Entries shown:

::::::

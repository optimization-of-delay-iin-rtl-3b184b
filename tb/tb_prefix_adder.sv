// tb_prefix_adder: self-checking test of the Sklansky prefix adder.
// The 8-bit instance (default width) is checked exhaustively over all
// operand pairs and both carry-in values; a 14-bit and a 25-bit instance
// (the widths the MAC uses) are checked on random operands. The reference
// is the plain integer sum.
module tb_prefix_adder;
  int checks = 0;
  int failures = 0;

  logic [7:0]  a8, b8, s8;
  logic        c8, co8;
  logic [13:0] a14, b14, s14;
  logic        c14, co14;
  logic [24:0] a25, b25, s25;
  logic        c25, co25;

  prefix_adder u_w8 (.a(a8), .b(b8), .cin(c8), .sum(s8), .cout(co8));
  prefix_adder #(.W(14)) u_w14 (.a(a14), .b(b14), .cin(c14), .sum(s14), .cout(co14));
  prefix_adder #(.W(25)) u_w25 (.a(a25), .b(b25), .cin(c25), .sum(s25), .cout(co25));

  initial begin : watchdog
    #10ms;
    failures++;
    $display("TB_RESULT checks=%0d failures=%0d", checks, failures);
    $finish;
  end

  initial begin
    for (int i = 0; i < 256; i++)
      for (int j = 0; j < 256; j++)
        for (int c = 0; c < 2; c++) begin
          a8 = 8'(i); b8 = 8'(j); c8 = 1'(c);
          #1;
          checks++;
          if ({co8, s8} != 9'(i + j + c)) begin
            failures++;
            if (failures < 10) $display("W8 mismatch %0d+%0d+%0d -> %0d", i, j, c, {co8, s8});
          end
        end
    for (int n = 0; n < 5000; n++) begin
      a14 = 14'($urandom); b14 = 14'($urandom); c14 = 1'($urandom);
      a25 = 25'($urandom); b25 = 25'($urandom); c25 = 1'($urandom);
      if (n == 0) begin a14 = '1; b14 = '0; c14 = 1'b1; a25 = '1; b25 = '0; c25 = 1'b1; end
      #1;
      checks += 2;
      if ({co14, s14} != 15'(a14) + 15'(b14) + 15'(c14)) begin
        failures++;
        if (failures < 10) $display("W14 mismatch %h+%h+%b", a14, b14, c14);
      end
      if ({co25, s25} != 26'(a25) + 26'(b25) + 26'(c25)) begin
        failures++;
        if (failures < 10) $display("W25 mismatch %h+%h+%b", a25, b25, c25);
      end
    end
    $display("TB_RESULT checks=%0d failures=%0d", checks, failures);
    $finish;
  end
endmodule
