// hs_cell: handshake cell of pipeline stage N.
//
// Produces CPN, the precharge (0) / evaluate (1) control of stage N, from
// the completion signals of stages N-1, N, N+1 and N+2:
//   CPN falls when CN-1_N, CN and CN+1 are all high
//     (stage N-1 has precharged, stages N and N+1 hold valid data);
//   CPN rises when CN-1_N, CN and CN+2_N are all low
//     (stage N-1 holds valid data, stage N has precharged, stage N+2 holds
//     valid data);
//   otherwise it keeps its value.
// CN-1_N and CN+2_N are the complements of CN-1 and CN+2. These rules are
// the design's. The cell is a domino-style generalised C-element; here its
// output node is a state bit updated at each step of clk, the unit-delay
// step of the model (see the README), so a change of the inputs reaches
// cp one step later. Reset puts every stage into evaluation (cp = 1), the
// state the pipeline starts from after initialisation.
module hs_cell (
  input  logic clk,        // model step
  input  logic rst_n,      // asynchronous initialisation, active low
  input  logic c_prev_n,   // CN-1_N
  input  logic c_cur,      // CN
  input  logic c_next,     // CN+1
  input  logic c_next2_n,  // CN+2_N
  output logic cp          // CPN
);
  logic set_ev, set_pc;

  assign set_ev = ~c_prev_n & ~c_cur & ~c_next2_n;
  assign set_pc = c_prev_n & c_cur & c_next;

  always_ff @(posedge clk or negedge rst_n) begin
    if (!rst_n)      cp <= 1'b1;
    else if (set_ev) cp <= 1'b1;
    else if (set_pc) cp <= 1'b0;
  end

  // The two transitions need opposite values of CN, so they never compete.
  a_exclusive : assert property (@(posedge clk) !(set_ev && set_pc));
endmodule
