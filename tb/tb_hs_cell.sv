// tb_hs_cell: random test of the handshake cell against its transition
// rules, kept as an independent model: cp rises one step after CN-1_N, CN
// and CN+2_N are all low, falls one step after CN-1_N, CN and CN+1 are
// all high, and holds otherwise. Reset gives cp = 1 (evaluation). Each
// rule must have fired at least once.
module tb_hs_cell;
  logic clk = 1'b0, rst_n = 1'b0;
  logic c_prev_n, c_cur, c_next, c_next2_n, cp;
  logic model;
  int checks = 0, failures = 0, n_rise = 0, n_fall = 0, n_hold = 0;

  hs_cell dut (.*);

  always #1 clk = ~clk;

  task automatic check(input logic ok, input string what);
    checks++;
    if (!ok) begin failures++; if (failures < 20) $display("FAIL: %s", what); end
  endtask

  initial begin
    {c_prev_n, c_cur, c_next, c_next2_n} = '0;
    @(negedge clk);
    check(cp == 1'b1, "reset puts the stage in evaluation");
    rst_n = 1'b1;
    model = 1'b1;
    for (int i = 0; i < 3000; i++) begin
      {c_prev_n, c_cur, c_next, c_next2_n} = 4'($urandom);
      @(negedge clk);
      if (!c_prev_n && !c_cur && !c_next2_n) begin
        if (!model) n_rise++;
        model = 1'b1;
      end else if (c_prev_n && c_cur && c_next) begin
        if (model) n_fall++;
        model = 1'b0;
      end else n_hold++;
      check(cp == model, $sformatf("step %0d: cp", i));
    end
    check(n_rise > 0 && n_fall > 0 && n_hold > 0, "rise, fall and hold all occurred");
    $display("TB_RESULT checks=%0d failures=%0d", checks, failures);
    $finish;
  end

  initial begin
    repeat (10000) @(posedge clk);
    failures++;
    $display("TB_RESULT checks=%0d failures=%0d", checks, failures);
    $finish;
  end
endmodule
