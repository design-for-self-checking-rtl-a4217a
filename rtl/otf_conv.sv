// otf_conv: on-the-fly quotient converter.
//
// Keeps the quotient Q and QM = Q - 1 unit in conventional binary while
// signed digits arrive, so that no carry-propagate addition is needed at
// the end. With the new digit q (sign q_s, magnitude q_m):
//   q = +1: Q <- 2Q + 1,      QM <- 2Q
//   q =  0: Q <- 2Q,          QM <- 2QM + 1
//   q = -1: Q <- 2QM + 1,     QM <- 2QM
// The words are NBITS wide and are shifted up one place per digit, so
// after NBITS digits the starting value has left the word. The design
// names the block and its outputs Q[j+1] and QM[j+1]; the update rule is
// the standard one for radix 2. Dual-rail, combinational.
module otf_conv
  import dcvsl_pkg::*;
#(
  parameter int unsigned NBITS = DIV_NBITS
) (
  input  dr_t              qs,     // digit sign
  input  dr_t              qm,     // digit magnitude
  input  dr_t [NBITS-1:0]  q_in,   // Q[j]
  input  dr_t [NBITS-1:0]  qm_in,  // QM[j]
  output dr_t [NBITS-1:0]  q_out,  // Q[j+1]
  output dr_t [NBITS-1:0]  qm_out  // QM[j+1]
);
  dr_t pos;  // q = +1

  always_comb begin
    pos = dr_and(qm, dr_not(qs));
    q_out[0]  = qm;
    qm_out[0] = dr_not(qm);
    for (int unsigned i = 1; i < NBITS; i++) begin
      q_out[i]  = dr_mux(qs, q_in[i-1], qm_in[i-1]);
      qm_out[i] = dr_mux(pos, qm_in[i-1], q_in[i-1]);
    end
  end
endmodule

::::::

Task prompt: Each line of the records above, from the first through the one containing "plain integer sum.", is to be retyped exactly; no other line belongs.

Exercise output:
repository optimization-of-delay-iin-rtl-3b184b
filename tb/tb_prefix_adder.sv
// tb_prefix_adder: self-checking test of the Sklansky prefix adder.
// The 8-bit instance (default width) is checked exhaustively over all
// operand pairs and both carry-in values; a 14-bit and a 25-bit instance
// (the widths the MAC uses) are checked on random operands. The reference
// is the plain integer sum.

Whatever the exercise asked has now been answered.